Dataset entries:
----------
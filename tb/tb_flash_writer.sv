// Testbench of flash_writer with the FLASH model: two groups (ten 16-bit
// words) are buffered and programmed; the eight FLASH words at their
// scattered addresses must equal the reference encoding, and the model
// must have seen exactly eight program sequences. A block longer than one
// command is written in two parts (group index continues). A sector erase
// must clear the sector, and a FLASH that never becomes ready must end the
// command with the error flag.
// The behaviour checked is the one described in the module's header, the
// published part and this design's choices alike; the stimulus and the
// reference values are this testbench's own, computed independently of
// the RTL.
module tb_flash_writer;
  import tb_ref_pkg::*;
  localparam int AW = 21;
  logic clk = 0, rst = 1, we = 0, busy, err, fwe_n, rdy_m, stuck = 0;
  logic [1:0] ra = 0;
  logic [15:0] wd = 0, rd;
  logic [AW-1:0] fa;
  logic [31:0] fw, fd;
  int checks = 0, failures = 0;

  flash_writer #(.AW(AW), .BUF_GROUPS(4), .WE_CYC(3), .TIMEOUT(3000)) dut (
    .clk(clk), .rst(rst), .reg_we(we), .reg_addr(ra), .reg_wdata(wd), .reg_rdata(rd),
    .busy(busy), .error(err), .f_addr(fa), .f_we_n(fwe_n), .f_wdata(fw), .f_rdy(rdy_m && !stuck));

  tb_flash_model #(.AW(AW), .SEED_BASE(1), .N_IMG(1), .STRIDE_LOG2(17), .NBYTES(10),
                   .SECT_LOG2(12), .BUSY_CYC(40)) fl (
    .clk(clk), .addr(fa), .oe(1'b0), .we_n(fwe_n), .wdata(fw), .dout(fd), .rdy(rdy_m));

  always #5 clk = ~clk;

  task automatic wreg(int a, logic [15:0] v);
    @(posedge clk); #1 we = 1; ra = 2'(a); wd = v;
    @(posedge clk); #1 we = 0;
  endtask

  task automatic wait_idle();
    int c;
    c = 0;
    @(posedge clk);
    while (busy && c < 100000) begin @(posedge clk); c++; end
  endtask

  function automatic bit check_group(int grp, logic [79:0] data);
    logic [127:0] enc;
    enc = ref_encode({1'b0, data});
    for (int k = 0; k < 4; k++)
      if (fl.word_at(ref_scatter(4 * grp + k)) != enc[32*k +: 32]) return 0;
    return 1;
  endfunction

  initial begin
    logic [79:0] g [4];
    foreach (g[i]) for (int k = 0; k < 5; k++) g[i][16*k +: 16] = 16'($urandom);
    repeat (3) @(posedge clk);
    #1 rst = 0;
    wreg(0, 16'd10); wreg(1, 16'd0);
    for (int i = 0; i < 2; i++) for (int k = 0; k < 5; k++) wreg(2, g[i][16*k +: 16]);
    #1 ra = 2; #1;
    checks++; if (rd != 16'd10) begin failures++; $display("FAIL fill %0d", rd); end
    wreg(3, 16'd1);
    wait_idle();
    checks++; if (!check_group(10, g[0]) || !check_group(11, g[1])) begin failures++; $display("FAIL programmed words"); end
    checks++; if (fl.programs != 8) begin failures++; $display("FAIL %0d programs", fl.programs); end
    checks++; if (err) begin failures++; $display("FAIL error flag"); end
    #1 ra = 0; #1;
    checks++; if (rd != 16'd12) begin failures++; $display("FAIL group index %0d", rd); end
    // continue the block with two more groups, plus a partial one ignored
    for (int i = 2; i < 4; i++) for (int k = 0; k < 5; k++) wreg(2, g[i][16*k +: 16]);
    wreg(2, 16'h1234);
    wreg(3, 16'd1);
    wait_idle();
    checks++; if (!check_group(12, g[2]) || !check_group(13, g[3])) begin failures++; $display("FAIL second part"); end
    checks++; if (fl.programs != 16) begin failures++; $display("FAIL %0d programs", fl.programs); end
    // erase the sector of group 12
    wreg(0, 16'd12);
    wreg(3, 16'd2);
    wait_idle();
    checks++; if (fl.erases != 1 || fl.word_at(ref_scatter(48)) != 32'hFFFF_FFFF) begin failures++; $display("FAIL erase"); end
    // FLASH stuck busy
    stuck = 1;
    for (int k = 0; k < 5; k++) wreg(2, g[0][16*k +: 16]);
    wreg(3, 16'd1);
    wait_idle();
    checks++; if (!err) begin failures++; $display("FAIL no timeout error"); end
    $display("TB_RESULT checks=%0d failures=%0d", checks, failures);
    $finish;
  end

  initial begin
    repeat (200000) @(posedge clk);
    failures++;
    $display("TB_RESULT checks=%0d failures=%0d", checks, failures);
    $finish;
  end
endmodule
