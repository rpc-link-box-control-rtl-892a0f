// Triple redundant register of W bits built from tmr_ff cells.
//
// When en is low the voted output is fed back into all three copies, so a
// single upset copy is repaired on the next clock edge. r carries the three
// separate synchronous resets (one per copy of every bit). The enable and
// the width are this design's additions around the published flip-flop.
//
// Timing: q takes d one clock after en is high.
module tmr_reg #(
  parameter int unsigned W         = 8,
  parameter logic [W-1:0] RESET_VAL = '0
) (
  input  logic         clk,
  input  logic [2:0]   r,
  input  logic         en,
  input  logic [W-1:0] d,
  output logic [W-1:0] q
);
  logic [W-1:0] nxt;
  assign nxt = en ? d : q;

  for (genvar b = 0; b < W; b++) begin : g_bit
    tmr_ff #(.RESET_VAL(RESET_VAL[b])) u_ff (
      .clk(clk), .r(r), .d(nxt[b]), .q(q[b])
    );
  end
endmodule
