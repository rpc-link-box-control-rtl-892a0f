// Testbench of tmr_reg: load and hold, tolerance of one lost copy, and the
// repair of a lost copy on the next clock (a second copy lost later must
// then still be outvoted).
// The behaviour checked is the one described in the module's header, the
// published part and this design's choices alike; the stimulus and the
// reference values are this testbench's own, computed independently of
// the RTL.
module tb_tmr_reg;
  logic clk = 0, en = 0;
  logic [2:0] r = 3'b111;
  logic [7:0] d = 0, q;
  int checks = 0, failures = 0;

  tmr_reg #(.W(8), .RESET_VAL(8'h00)) dut (.clk(clk), .r(r), .en(en), .d(d), .q(q));

  always #5 clk = ~clk;

  task automatic chk(logic [7:0] exp, string what);
    checks++;
    if (q !== exp) begin
      failures++;
      $display("FAIL %s: q=%h expected %h", what, q, exp);
    end
  endtask

  initial begin
    logic [7:0] v;
    repeat (2) @(posedge clk);
    #1 r = 3'b000;
    chk(8'h00, "reset");
    for (int i = 0; i < 20; i++) begin
      v = 8'($urandom) | 8'h01;
      d = v; en = 1; @(posedge clk); #1;
      en = 0; d = ~v; @(posedge clk); #1;
      chk(v, "hold");
      // lose copy 0, then copy 1 a clock later, then copy 2
      r = 3'b001; @(posedge clk); #1; r = 3'b000;
      chk(v, "copy 0 lost");
      @(posedge clk); #1;
      r = 3'b010; @(posedge clk); #1; r = 3'b000;
      chk(v, "copy 1 lost after repair of copy 0");
      @(posedge clk); #1;
      r = 3'b100; @(posedge clk); #1; r = 3'b000;
      chk(v, "copy 2 lost after repair of copy 1");
    end
    $display("TB_RESULT checks=%0d failures=%0d", checks, failures);
    $finish;
  end

  initial begin
    repeat (5000) @(posedge clk);
    failures++;
    $display("TB_RESULT checks=%0d failures=%0d", checks, failures);
    $finish;
  end
endmodule
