| port | dir | width | meaning |
|---|---|---|---|
| `clk` | in | 1 | 135.6 MHz main clock |
| `rst` | in | 1 | synchronous reset, active high |
| `mode` | in | 1 | 0 = card (PICC), 1 = reader (PCD) |
| `card_sel` | in | 1 (log2 N_CARDS) | card to emulate |
| `gain_sel` | in | 2 | requested gain of the front-end amplifier |
| `adc_data` | in | 10 | ADC output, one word per carrier period |
| `adc_clk` | out | 1 | 13.56 MHz ADC clock (the carrier) |
| `signal_in` | out | 1 | carrier to the front-end's filter/buffer (reader modes) |
| `load_mod` | out | 1 | load-modulation switch (card transmit) |
| `mux_sel` | out | 2 | antenna multiplexer: 0 card rx, 1 card tx, 2 reader rx, 3 reader tx |
| `gain` | out | 2 | gain pins |
| `pcd_uid`, `pcd_uid_valid` | out | 32, 1 | UID read by the reader side, with a one-cycle strobe |
| `picc_selected` | out | 1 | card side is ACTIVE |

Parameters: `CLK_PER_FC` (10), `FDT_FC` (1172), `REQ_GAP_FC` (7000),
`N_CARDS` (2) and `UIDS` (`{32'h00BC614E, 32'h12345678}`, where entry 0 is
0x12345678).

## What follows the source description, and what is this design's own

The following come from the design as published:

- block structure and data-path widths;
- clocking;
- both line codes and frame formats;
- in-flight parity;
- the correlator (32 samples, ±1 against the mean, square-wave reference,
  output ≥ 10) and the thresholder (128-sample average, 20 LSB);
- the 20-of-32 rule;
- decoding by onset spacing;
- the handshake with BCC and CRC;
- 4-byte UIDs only;
- the 1172 and 7000 carrier-period delays;
- the four front-end modes.

The following are this design's own choices:

- CRC variant: CRC_A of ISO 14443-3, which is x¹⁶+x¹²+x⁵+1, reflected,
  preset 0x6363, no final inversion. The source only says "a variant of
  CRC-16 built as an LFSR".
- Command codes, ATQA 0x0004, SAK 0x08 and the UID byte order, all from
  ISO 14443-3.
- The glitch filters.
- `DOUBLE_MIN_FC` = 60, half-bit rounding, and `END_FC` = 320.
- The reader's response timeout and its error handling.
- Detection split: both detectors sit in `adc_decoder` and the bit parsing
  sits in the receivers.
- Multiplexer codes and a 2-bit gain field.
- A separate `load_mod` pin for load modulation. The board was first laid out
  to share `signal_in` for both the carrier and load modulation. It was then
  rewired, because the load-modulation input loaded down the carrier. This
  design follows the rewired board.
- `card_bank`: two cards, the two UIDs shown in the published tests, and the
  hold rule.
- Restart on mode change.
- The frame age that the receivers report, so that frame delays are counted
  from the end of a frame.
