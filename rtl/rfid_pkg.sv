// rfid_pkg: constants and frame types shared by the 13.56 MHz RFID emulator.
//
// All protocol timing is counted in carrier periods (1/13.56 MHz). The main
// clock runs at ten times the carrier, and every timed unit advances on a
// one-cycle "tick" strobe issued once per carrier period. The bit rate is
// fc/128, the slowest ISO 14443-A rate and the only one built here.
//
// Frames between the controllers and the serial units are carried as packed
// structs: byte 0 sits in bits 7:0 and is sent first, each byte LSB first.
// The PCD-to-PICC path is 72 bits wide (longest command, SELECT, is 9 bytes)
// and the PICC-to-PCD path is 40 bits (at most 5 bytes per answer), as the
// design's block description states. Command codes are those of ISO 14443-3.
package rfid_pkg;

  // PCD-to-PICC frame: short frame (7 bits) or 1..9 bytes with parity.
  typedef struct packed {
    logic        short_frame;
    logic [3:0]  nbytes;
    logic [71:0] data;
  } pcd_frame_t;

  // PICC-to-PCD frame: 1..5 bytes with parity.
  typedef struct packed {
    logic [2:0]  nbytes;
    logic [39:0] data;
  } picc_frame_t;

  // ISO 14443-3 command codes.
  localparam logic [7:0] CMD_REQA    = 8'h26;  // short frame, 7 bits
  localparam logic [7:0] CMD_WUPA    = 8'h52;  // short frame, 7 bits
  localparam logic [7:0] CMD_SEL_CL1 = 8'h93;
  localparam logic [7:0] NVB_ANTICOL = 8'h20;  // SEL + NVB only
  localparam logic [7:0] NVB_SELECT  = 8'h70;  // SEL + NVB + UID + BCC + CRC
  localparam logic [7:0] CMD_HLTA    = 8'h50;

  // Front-end multiplexer settings.
  typedef enum logic [1:0] {
    MUX_PICC_RX = 2'd0,
    MUX_PICC_TX = 2'd1,
    MUX_PCD_RX  = 2'd2,
    MUX_PCD_TX  = 2'd3
  } mux_sel_t;

  // Odd parity bit for one byte: makes the count of ones in byte+parity odd.
  function automatic logic odd_parity(input logic [7:0] b);
    return ~(^b);
  endfunction

  // Block check character of a 4-byte UID: XOR of its bytes.
  function automatic logic [7:0] bcc4(input logic [31:0] u);
    return u[7:0] ^ u[15:8] ^ u[23:16] ^ u[31:24];
  endfunction

endpackage
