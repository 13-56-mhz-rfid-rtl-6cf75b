// afe_ctrl: drives the control pins of the analog front-end.
//
// The PCD and PICC sides share one front-end; mode (0 = card, 1 = reader)
// picks which side owns it, and the transmitter busy flags pick between the
// transmit and receive setting of that side:
//   PCD transmit  signal_in carries the carrier, switched off while pcd_out
//                 asks for a pause (on-off keying); the multiplexer passes
//                 the filtered carrier to the antenna.
//   PCD receive   signal_in carries the unbroken carrier; the multiplexer
//                 connects the carrier and the envelope detector.
//   PICC transmit load_mod carries the fc/16 subcarrier while picc_out asks
//                 for load modulation; the multiplexer connects the load.
//   PICC receive  the multiplexer connects the antenna to the envelope
//                 detector; signal_in and load_mod stay low.
// Load modulation has a pin of its own rather than sharing signal_in. The
// mode set follows the design description; the multiplexer codes (see
// rfid_pkg::mux_sel_t) and the 2-bit gain field are this implementation's.
//
// Timing: all outputs are registered, one main-clock cycle after the inputs.
module afe_ctrl
  import rfid_pkg::*;
#(
  parameter int unsigned GAIN_W = 2
) (
  input  logic              clk,
  input  logic              rst,
  input  logic              mode,
  input  logic              fc,
  input  logic              subc,
  input  logic              pcd_tx,
  input  logic              pcd_pause,
  input  logic              picc_tx,
  input  logic              picc_mod,
  input  logic [GAIN_W-1:0] gain_sel,
  output logic              signal_in,
  output logic              load_mod,
  output mux_sel_t          mux_sel,
  output logic [GAIN_W-1:0] gain
);
  always_ff @(posedge clk) begin
    if (rst) begin
      signal_in <= 1'b0;
      load_mod  <= 1'b0;
      mux_sel   <= MUX_PICC_RX;
      gain      <= '0;
    end else begin
      gain <= gain_sel;
      if (mode) begin
        signal_in <= fc && !(pcd_tx && pcd_pause);
        load_mod  <= 1'b0;
        mux_sel   <= pcd_tx ? MUX_PCD_TX : MUX_PCD_RX;
      end else begin
        signal_in <= 1'b0;
        load_mod  <= picc_tx && picc_mod && subc;
        mux_sel   <= picc_tx ? MUX_PICC_TX : MUX_PICC_RX;
      end
    end
  end
endmodule
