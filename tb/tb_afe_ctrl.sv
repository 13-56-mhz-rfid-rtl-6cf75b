// tb_afe_ctrl: checks the front-end pin settings in all four modes.
//
// With a running carrier and subcarrier from clock_gen, for every
// combination of mode and transmitter state it checks the multiplexer code,
// that signal_in follows the carrier (one cycle later) unless the reader
// transmitter pauses or the card side owns the front-end, that load_mod
// follows the subcarrier only while the card transmitter modulates, and
// that the gain pins follow gain_sel.
module tb_afe_ctrl;
  import rfid_pkg::*;
  logic clk = 1'b0;
  logic rst = 1'b1;
  always #1 clk = ~clk;

  logic fc, fc_rise, fc_fall, subc;
  clock_gen u_clk (.clk, .rst, .fc, .fc_rise, .fc_fall, .subc);

  logic       mode = 1'b0, pcd_tx = 1'b0, pcd_pause = 1'b0, picc_tx = 1'b0, picc_mod = 1'b0;
  logic [1:0] gain_sel = 2'd0;
  logic       signal_in, load_mod;
  mux_sel_t   mux_sel;
  logic [1:0] gain;

  afe_ctrl #(.GAIN_W(2)) dut (.clk, .rst, .mode, .fc, .subc, .pcd_tx, .pcd_pause, .picc_tx,
                              .picc_mod, .gain_sel, .signal_in, .load_mod, .mux_sel, .gain);

  int checks = 0, failures = 0;
  task automatic check(input bit ok, input string what);
    checks++;
    if (!ok) begin
      failures++;
      $display("FAIL: %s", what);
    end
  endtask

  initial begin
    repeat (4) @(negedge clk);
    rst = 1'b0;
    for (int c = 0; c < 64; c++) begin
      int errs;
      mux_sel_t exp_mux;
      {mode, pcd_tx, pcd_pause, picc_tx, picc_mod} = 5'(c);
      gain_sel = 2'(c);
      errs = 0;
      exp_mux = mode ? (pcd_tx ? MUX_PCD_TX : MUX_PCD_RX) : (picc_tx ? MUX_PICC_TX : MUX_PICC_RX);
      @(negedge clk);
      for (int t = 0; t < 200; t++) begin
        logic fc_q, subc_q;
        fc_q = fc; subc_q = subc;
        @(negedge clk);
        if (mux_sel != exp_mux) errs++;
        if (signal_in != (mode && fc_q && !(pcd_tx && pcd_pause))) errs++;
        if (load_mod != (!mode && picc_tx && picc_mod && subc_q)) errs++;
        if (gain != gain_sel) errs++;
      end
      check(errs == 0, $sformatf("setting %b: %0d mismatches", 5'(c), errs));
    end
    $display("TB_RESULT checks=%0d failures=%0d", checks, failures);
    $finish;
  end

  initial begin
    repeat (100000) @(posedge clk);
    failures++;
    $display("FAIL: watchdog");
    $display("TB_RESULT checks=%0d failures=%0d", checks, failures);
    $finish;
  end
endmodule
----------
| About this exercise |
Your task for the entries above: copy exactly the span starting with the line with "logic rst = 1'b1;" and going on through the line with "if (mux_sel != exp_mux) errs++;", both lines included, and nothing else.

| Exercise solution |
  logic rst = 1'b1;
  always #1 clk = ~clk;

  logic fc, fc_rise, fc_fall, subc;
  clock_gen u_clk (.clk, .rst, .fc, .fc_rise, .fc_fall, .subc);

  logic       mode = 1'b0, pcd_tx = 1'b0, pcd_pause = 1'b0, picc_tx = 1'b0, picc_mod = 1'b0;
  logic [1:0] gain_sel = 2'd0;
  logic       signal_in, load_mod;
  mux_sel_t   mux_sel;
  logic [1:0] gain;

  afe_ctrl #(.GAIN_W(2)) dut (.clk, .rst, .mode, .fc, .subc, .pcd_tx, .pcd_pause, .picc_tx,
                              .picc_mod, .gain_sel, .signal_in, .load_mod, .mux_sel, .gain);

  int checks = 0, failures = 0;
  task automatic check(input bit ok, input string what);
    checks++;
    if (!ok) begin
      failures++;
      $display("FAIL: %s", what);
    end
  endtask

  initial begin
    repeat (4) @(negedge clk);
    rst = 1'b0;
    for (int c = 0; c < 64; c++) begin
      int errs;
      mux_sel_t exp_mux;
      {mode, pcd_tx, pcd_pause, picc_tx, picc_mod} = 5'(c);
      gain_sel = 2'(c);
      errs = 0;
      exp_mux = mode ? (pcd_tx ? MUX_PCD_TX : MUX_PCD_RX) : (picc_tx ? MUX_PICC_TX : MUX_PICC_RX);
      @(negedge clk);
      for (int t = 0; t < 200; t++) begin
        logic fc_q, subc_q;
        fc_q = fc; subc_q = subc;
        @(negedge clk);
        if (mux_sel != exp_mux) errs++;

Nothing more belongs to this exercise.